→ **Task prompt**:
Top to bottom, every record is to be copied word for word.

(Stored data)
........

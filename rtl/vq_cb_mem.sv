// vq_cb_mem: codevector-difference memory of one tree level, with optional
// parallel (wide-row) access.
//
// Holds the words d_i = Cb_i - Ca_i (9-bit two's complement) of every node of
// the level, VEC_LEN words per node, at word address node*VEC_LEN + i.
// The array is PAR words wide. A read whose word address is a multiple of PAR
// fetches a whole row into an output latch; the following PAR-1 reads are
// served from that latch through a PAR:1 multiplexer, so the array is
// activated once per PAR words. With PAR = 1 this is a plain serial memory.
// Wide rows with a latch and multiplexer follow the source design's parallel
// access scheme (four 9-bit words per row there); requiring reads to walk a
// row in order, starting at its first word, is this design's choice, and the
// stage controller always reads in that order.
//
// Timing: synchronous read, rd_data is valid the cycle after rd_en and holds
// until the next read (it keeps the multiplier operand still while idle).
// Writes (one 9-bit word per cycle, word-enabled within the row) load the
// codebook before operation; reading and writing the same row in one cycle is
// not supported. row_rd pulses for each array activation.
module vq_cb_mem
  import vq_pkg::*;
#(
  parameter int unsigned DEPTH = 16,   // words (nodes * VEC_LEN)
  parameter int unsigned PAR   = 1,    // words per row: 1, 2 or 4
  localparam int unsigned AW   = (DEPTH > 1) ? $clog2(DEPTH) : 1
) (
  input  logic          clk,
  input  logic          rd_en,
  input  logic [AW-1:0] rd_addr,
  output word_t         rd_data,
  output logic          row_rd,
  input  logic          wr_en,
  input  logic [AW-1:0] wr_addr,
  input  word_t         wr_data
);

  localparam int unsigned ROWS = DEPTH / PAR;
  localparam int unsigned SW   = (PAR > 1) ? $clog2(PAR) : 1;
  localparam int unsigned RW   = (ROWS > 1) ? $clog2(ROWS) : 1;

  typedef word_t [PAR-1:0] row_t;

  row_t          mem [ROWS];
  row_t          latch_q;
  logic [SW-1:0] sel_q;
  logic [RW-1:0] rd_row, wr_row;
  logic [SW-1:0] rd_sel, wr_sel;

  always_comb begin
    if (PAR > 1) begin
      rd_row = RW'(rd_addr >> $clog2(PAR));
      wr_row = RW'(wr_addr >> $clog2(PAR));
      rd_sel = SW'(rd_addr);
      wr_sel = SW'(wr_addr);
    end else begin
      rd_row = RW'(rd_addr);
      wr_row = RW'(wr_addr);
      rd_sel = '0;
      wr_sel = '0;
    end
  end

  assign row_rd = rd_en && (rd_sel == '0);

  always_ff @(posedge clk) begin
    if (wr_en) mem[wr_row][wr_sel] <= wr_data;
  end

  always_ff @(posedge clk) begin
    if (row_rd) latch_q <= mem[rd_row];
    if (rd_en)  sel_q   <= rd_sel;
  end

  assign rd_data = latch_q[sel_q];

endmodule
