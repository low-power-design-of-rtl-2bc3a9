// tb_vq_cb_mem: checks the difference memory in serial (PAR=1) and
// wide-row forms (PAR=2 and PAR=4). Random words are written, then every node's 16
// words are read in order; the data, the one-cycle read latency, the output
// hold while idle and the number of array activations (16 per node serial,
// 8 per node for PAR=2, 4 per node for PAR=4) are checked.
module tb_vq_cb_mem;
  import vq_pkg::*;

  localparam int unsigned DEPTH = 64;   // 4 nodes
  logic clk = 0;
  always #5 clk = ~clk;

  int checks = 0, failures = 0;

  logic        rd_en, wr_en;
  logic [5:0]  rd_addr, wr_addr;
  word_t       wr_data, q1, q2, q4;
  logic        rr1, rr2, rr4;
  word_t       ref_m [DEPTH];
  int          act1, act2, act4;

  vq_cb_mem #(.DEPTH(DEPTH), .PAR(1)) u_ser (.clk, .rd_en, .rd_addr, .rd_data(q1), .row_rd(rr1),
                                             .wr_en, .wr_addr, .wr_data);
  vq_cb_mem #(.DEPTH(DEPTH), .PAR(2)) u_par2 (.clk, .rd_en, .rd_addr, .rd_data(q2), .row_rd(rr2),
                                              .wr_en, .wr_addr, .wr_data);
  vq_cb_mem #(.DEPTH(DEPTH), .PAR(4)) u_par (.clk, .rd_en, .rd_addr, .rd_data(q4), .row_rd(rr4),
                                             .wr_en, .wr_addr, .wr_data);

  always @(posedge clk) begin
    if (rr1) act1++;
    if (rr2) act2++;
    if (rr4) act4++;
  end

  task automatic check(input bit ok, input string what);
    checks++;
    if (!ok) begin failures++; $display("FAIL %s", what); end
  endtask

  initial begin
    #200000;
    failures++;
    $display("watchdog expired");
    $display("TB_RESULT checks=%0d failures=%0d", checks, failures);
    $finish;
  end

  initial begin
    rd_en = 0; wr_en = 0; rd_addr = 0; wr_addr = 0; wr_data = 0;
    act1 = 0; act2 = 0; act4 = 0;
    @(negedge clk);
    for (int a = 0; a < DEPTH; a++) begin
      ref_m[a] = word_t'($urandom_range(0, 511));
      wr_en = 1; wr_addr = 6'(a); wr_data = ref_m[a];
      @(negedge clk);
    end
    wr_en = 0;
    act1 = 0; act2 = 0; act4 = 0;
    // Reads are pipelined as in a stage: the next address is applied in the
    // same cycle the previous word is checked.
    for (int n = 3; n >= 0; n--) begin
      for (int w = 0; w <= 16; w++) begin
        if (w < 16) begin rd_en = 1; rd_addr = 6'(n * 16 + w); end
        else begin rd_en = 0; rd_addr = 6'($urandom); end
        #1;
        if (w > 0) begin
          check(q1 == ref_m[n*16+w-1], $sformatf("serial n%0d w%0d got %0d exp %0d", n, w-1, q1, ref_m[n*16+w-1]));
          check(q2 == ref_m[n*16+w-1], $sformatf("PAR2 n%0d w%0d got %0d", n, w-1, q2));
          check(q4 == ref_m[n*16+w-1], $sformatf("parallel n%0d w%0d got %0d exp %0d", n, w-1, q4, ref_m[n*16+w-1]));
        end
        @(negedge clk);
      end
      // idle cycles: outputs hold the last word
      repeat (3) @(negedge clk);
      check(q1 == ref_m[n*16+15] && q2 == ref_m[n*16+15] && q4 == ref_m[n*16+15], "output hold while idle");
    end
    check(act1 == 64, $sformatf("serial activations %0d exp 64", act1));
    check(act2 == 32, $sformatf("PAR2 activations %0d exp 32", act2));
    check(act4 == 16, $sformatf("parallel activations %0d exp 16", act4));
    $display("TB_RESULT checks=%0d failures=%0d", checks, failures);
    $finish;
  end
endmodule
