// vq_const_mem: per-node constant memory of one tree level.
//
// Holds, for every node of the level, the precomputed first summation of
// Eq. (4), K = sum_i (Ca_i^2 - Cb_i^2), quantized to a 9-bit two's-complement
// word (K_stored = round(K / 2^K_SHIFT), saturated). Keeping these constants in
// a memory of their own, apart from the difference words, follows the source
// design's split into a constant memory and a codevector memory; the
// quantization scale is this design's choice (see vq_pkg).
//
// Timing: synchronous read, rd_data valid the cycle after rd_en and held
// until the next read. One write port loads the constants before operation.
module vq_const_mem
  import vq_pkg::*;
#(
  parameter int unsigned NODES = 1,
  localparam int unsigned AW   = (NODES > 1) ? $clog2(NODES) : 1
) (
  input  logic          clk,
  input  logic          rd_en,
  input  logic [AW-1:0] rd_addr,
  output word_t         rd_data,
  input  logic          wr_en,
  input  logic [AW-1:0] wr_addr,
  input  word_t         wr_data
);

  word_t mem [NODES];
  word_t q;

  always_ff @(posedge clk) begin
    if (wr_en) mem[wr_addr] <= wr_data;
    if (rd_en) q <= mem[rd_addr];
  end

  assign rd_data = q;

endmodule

........

→ **Answer to this exercise**:
filename rtl/vq_cb_mem.sv
// vq_cb_mem: codevector-difference memory of one tree level, with optional
// parallel (wide-row) access.
//
// Holds the words d_i = Cb_i - Ca_i (9-bit two's complement) of every node of
// the level, VEC_LEN words per node, at word address node*VEC_LEN + i.
// The array is PAR words wide. A read whose word address is a multiple of PAR
// fetches a whole row into an output latch; the following PAR-1 reads are
// served from that latch through a PAR:1 multiplexer, so the array is
// activated once per PAR words. With PAR = 1 this is a plain serial memory.
// Wide rows with a latch and multiplexer follow the source design's parallel
// access scheme (four 9-bit words per row there); requiring reads to walk a
// row in order, starting at its first word, is this design's choice, and the
// stage controller always reads in that order.
//
// Timing: synchronous read, rd_data is valid the cycle after rd_en and holds
// until the next read (it keeps the multiplier operand still while idle).
// Writes (one 9-bit word per cycle, word-enabled within the row) load the
// codebook before operation; reading and writing the same row in one cycle is
// not supported. row_rd pulses for each array activation.
module vq_cb_mem
  import vq_pkg::*;
#(
  parameter int unsigned DEPTH = 16,   // words (nodes * VEC_LEN)
  parameter int unsigned PAR   = 1,    // words per row: 1, 2 or 4
  localparam int unsigned AW   = (DEPTH > 1) ? $clog2(DEPTH) : 1
) (
  input  logic          clk,
  input  logic          rd_en,
  input  logic [AW-1:0] rd_addr,
  output word_t         rd_data,
  output logic          row_rd,
  input  logic          wr_en,
  input  logic [AW-1:0] wr_addr,
  input  word_t         wr_data
);

  localparam int unsigned ROWS = DEPTH / PAR;
  localparam int unsigned SW   = (PAR > 1) ? $clog2(PAR) : 1;
  localparam int unsigned RW   = (ROWS > 1) ? $clog2(ROWS) : 1;

  typedef word_t [PAR-1:0] row_t;

  row_t          mem [ROWS];
  row_t          latch_q;
  logic [SW-1:0] sel_q;
  logic [RW-1:0] rd_row, wr_row;
  logic [SW-1:0] rd_sel, wr_sel;

  always_comb begin
    if (PAR > 1) begin
      rd_row = RW'(rd_addr >> $clog2(PAR));
      wr_row = RW'(wr_addr >> $clog2(PAR));
      rd_sel = SW'(rd_addr);
      wr_sel = SW'(wr_addr);
    end else begin
      rd_row = RW'(rd_addr);
      wr_row = RW'(wr_addr);
      rd_sel = '0;
      wr_sel = '0;
    end
  end

  assign row_rd = rd_en && (rd_sel == '0);

  always_ff @(posedge clk) begin
    if (wr_en) mem[wr_row][wr_sel] <= wr_data;
  end

  always_ff @(posedge clk) begin
    if (row_rd) latch_q <= mem[rd_row];
    if (rd_en)  sel_q   <= rd_sel;
  end

  assign rd_data = latch_q[sel_q];

endmodule
repository low-power-design-of-rtl-2bc3a9
// tb_vq_cb_mem: checks the difference memory in serial (PAR=1) and
// wide-row forms (PAR=2 and PAR=4). Random words are written, then every node's 16
// words are read in order; the data, the one-cycle read latency, the output
// hold while idle and the number of array activations (16 per node serial,
// 8 per node for PAR=2, 4 per node for PAR=4) are checked.
module tb_vq_cb_mem;
  import vq_pkg::*;

  localparam int unsigned DEPTH = 64;   // 4 nodes
  logic clk = 0;
  always #5 clk = ~clk;

  int checks = 0, failures = 0;

  logic        rd_en, wr_en;
  logic [5:0]  rd_addr, wr_addr;
  word_t       wr_data, q1, q2, q4;
  logic        rr1, rr2, rr4;
  word_t       ref_m [DEPTH];
  int          act1, act2, act4;

  vq_cb_mem #(.DEPTH(DEPTH), .PAR(1)) u_ser (.clk, .rd_en, .rd_addr, .rd_data(q1), .row_rd(rr1),
                                             .wr_en, .wr_addr, .wr_data);
  vq_cb_mem #(.DEPTH(DEPTH), .PAR(2)) u_par2 (.clk, .rd_en, .rd_addr, .rd_data(q2), .row_rd(rr2),
                                              .wr_en, .wr_addr, .wr_data);
  vq_cb_mem #(.DEPTH(DEPTH), .PAR(4)) u_par (.clk, .rd_en, .rd_addr, .rd_data(q4), .row_rd(rr4),
                                             .wr_en, .wr_addr, .wr_data);

  always @(posedge clk) begin
    if (rr1) act1++;
    if (rr2) act2++;
    if (rr4) act4++;
  end

  task automatic check(input bit ok, input string what);
    checks++;
    if (!ok) begin failures++; $display("FAIL %s", what); end
  endtask

  initial begin
    #200000;
    failures++;
    $display("watchdog expired");
    $display("TB_RESULT checks=%0d failures=%0d", checks, failures);
    $finish;
  end

  initial begin
    rd_en = 0; wr_en = 0; rd_addr = 0; wr_addr = 0; wr_data = 0;
    act1 = 0; act2 = 0; act4 = 0;
    @(negedge clk);
    for (int a = 0; a < DEPTH; a++) begin
      ref_m[a] = word_t'($urandom_range(0, 511));
      wr_en = 1; wr_addr = 6'(a); wr_data = ref_m[a];
      @(negedge clk);
    end
    wr_en = 0;
    act1 = 0; act2 = 0; act4 = 0;
    // Reads are pipelined as in a stage: the next address is applied in the
    // same cycle the previous word is checked.
    for (int n = 3; n >= 0; n--) begin
      for (int w = 0; w <= 16; w++) begin
        if (w < 16) begin rd_en = 1; rd_addr = 6'(n * 16 + w); end
        else begin rd_en = 0; rd_addr = 6'($urandom); end
        #1;
        if (w > 0) begin
          check(q1 == ref_m[n*16+w-1], $sformatf("serial n%0d w%0d got %0d exp %0d", n, w-1, q1, ref_m[n*16+w-1]));
          check(q2 == ref_m[n*16+w-1], $sformatf("PAR2 n%0d w%0d got %0d", n, w-1, q2));
          check(q4 == ref_m[n*16+w-1], $sformatf("parallel n%0d w%0d got %0d exp %0d", n, w-1, q4, ref_m[n*16+w-1]));
        end
        @(negedge clk);
      end
      // idle cycles: outputs hold the last word
      repeat (3) @(negedge clk);
      check(q1 == ref_m[n*16+15] && q2 == ref_m[n*16+15] && q4 == ref_m[n*16+15], "output hold while idle");
    end
    check(act1 == 64, $sformatf("serial activations %0d exp 64", act1));
    check(act2 == 32, $sformatf("PAR2 activations %0d exp 32", act2));
    check(act4 == 16, $sformatf("parallel activations %0d exp 16", act4));
    $display("TB_RESULT checks=%0d failures=%0d", checks, failures);
    $finish;
  end
endmodule
// vq_const_mem: per-node constant memory of one tree level.
//
// Holds, for every node of the level, the precomputed first summation of
// Eq. (4), K = sum_i (Ca_i^2 - Cb_i^2), quantized to a 9-bit two's-complement
// word (K_stored = round(K / 2^K_SHIFT), saturated). Keeping these constants in
// a memory of their own, apart from the difference words, follows the source
// design's split into a constant memory and a codevector memory; the
// quantization scale is this design's choice (see vq_pkg).
//
// Timing: synchronous read, rd_data valid the cycle after rd_en and held
// until the next read. One write port loads the constants before operation.
module vq_const_mem
  import vq_pkg::*;
#(
  parameter int unsigned NODES = 1,
  localparam int unsigned AW   = (NODES > 1) ? $clog2(NODES) : 1
) (
  input  logic          clk,
  input  logic          rd_en,
  input  logic [AW-1:0] rd_addr,
  output word_t         rd_data,
  input  logic          wr_en,
  input  logic [AW-1:0] wr_addr,
  input  word_t         wr_data
);

  word_t mem [NODES];
  word_t q;

  always_ff @(posedge clk) begin
    if (wr_en) mem[wr_addr] <= wr_data;
    if (rd_en) q <= mem[rd_addr];
  end

  assign rd_data = q;

endmodule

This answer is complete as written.